→ What needs to be done
Print, exactly and completely, the data that appears below.

→ Data to examine
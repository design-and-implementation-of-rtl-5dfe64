// Pipelined binary addition tree.
// Sums N unsigned operands of IW bits. The operands are padded with zeros to
// the next power of two and added pairwise, one tree level per clock, so the
// result appears LAT = clog2(N) enabled cycles after the operands, in OW bits
// (wide enough that no sum can overflow). All registers advance only when ce
// is high, which lets a downstream stall freeze the whole tree.
// The convolutions of the Gaussian blur end in such a tree; its depth follows
// from the kernel size, as the generator-based blur hardware requires.
// Taken from the source design: a pipelined addition tree after the multipliers.
// Own choices: pairwise tree with one register per level, unsigned operands,
// full-growth output width.
module adder_tree #(
  parameter int unsigned N  = 9,
  parameter int unsigned IW = 35,
  parameter int unsigned OW = IW + ((N > 1) ? $clog2(N) : 1)
) (
  input  logic                 clk,
  input  logic                 ce,
  input  logic [N-1:0][IW-1:0] din,
  output logic [OW-1:0]        sum
);
  localparam int unsigned LEV = (N > 1) ? $clog2(N) : 1;
  localparam int unsigned NP  = 1 << LEV;

  logic [OW-1:0] lvl [LEV+1][NP];

  always_comb begin
    for (int i = 0; i < NP; i++)
      lvl[0][i] = (i < N) ? OW'(din[i]) : '0;
  end

  for (genvar l = 0; l < LEV; l++) begin : g_lvl
    for (genvar i = 0; i < (NP >> (l + 1)); i++) begin : g_add
      always_ff @(posedge clk)
        if (ce) lvl[l+1][i] <= lvl[l][2*i] + lvl[l][2*i+1];
    end
    // upper entries of a level beyond its used width stay zero
    for (genvar i = (NP >> (l + 1)); i < NP; i++) begin : g_zero
      assign lvl[l+1][i] = '0;
    end
  end

  assign sum = lvl[LEV][0];
endmodule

→ Response area
repository design-and-implementation-of-rtl-5dfe64
// Pipelined binary addition tree.
// Sums N unsigned operands of IW bits. The operands are padded with zeros to
// the next power of two and added pairwise, one tree level per clock, so the
// result appears LAT = clog2(N) enabled cycles after the operands, in OW bits
// (wide enough that no sum can overflow). All registers advance only when ce
// is high, which lets a downstream stall freeze the whole tree.
// The convolutions of the Gaussian blur end in such a tree; its depth follows
// from the kernel size, as the generator-based blur hardware requires.
// Taken from the source design: a pipelined addition tree after the multipliers.
// Own choices: pairwise tree with one register per level, unsigned operands,
// full-growth output width.
module adder_tree #(
  parameter int unsigned N  = 9,
  parameter int unsigned IW = 35,
  parameter int unsigned OW = IW + ((N > 1) ? $clog2(N) : 1)
) (
  input  logic                 clk,
  input  logic                 ce,
  input  logic [N-1:0][IW-1:0] din,
  output logic [OW-1:0]        sum
);
  localparam int unsigned LEV = (N > 1) ? $clog2(N) : 1;
  localparam int unsigned NP  = 1 << LEV;

  logic [OW-1:0] lvl [LEV+1][NP];

  always_comb begin
    for (int i = 0; i < NP; i++)
      lvl[0][i] = (i < N) ? OW'(din[i]) : '0;
  end

  for (genvar l = 0; l < LEV; l++) begin : g_lvl
    for (genvar i = 0; i < (NP >> (l + 1)); i++) begin : g_add
      always_ff @(posedge clk)
        if (ce) lvl[l+1][i] <= lvl[l][2*i] + lvl[l][2*i+1];
    end
    // upper entries of a level beyond its used width stay zero
    for (genvar i = (NP >> (l + 1)); i < NP; i++) begin : g_zero
      assign lvl[l+1][i] = '0;
    end
  end

  assign sum = lvl[LEV][0];
endmodule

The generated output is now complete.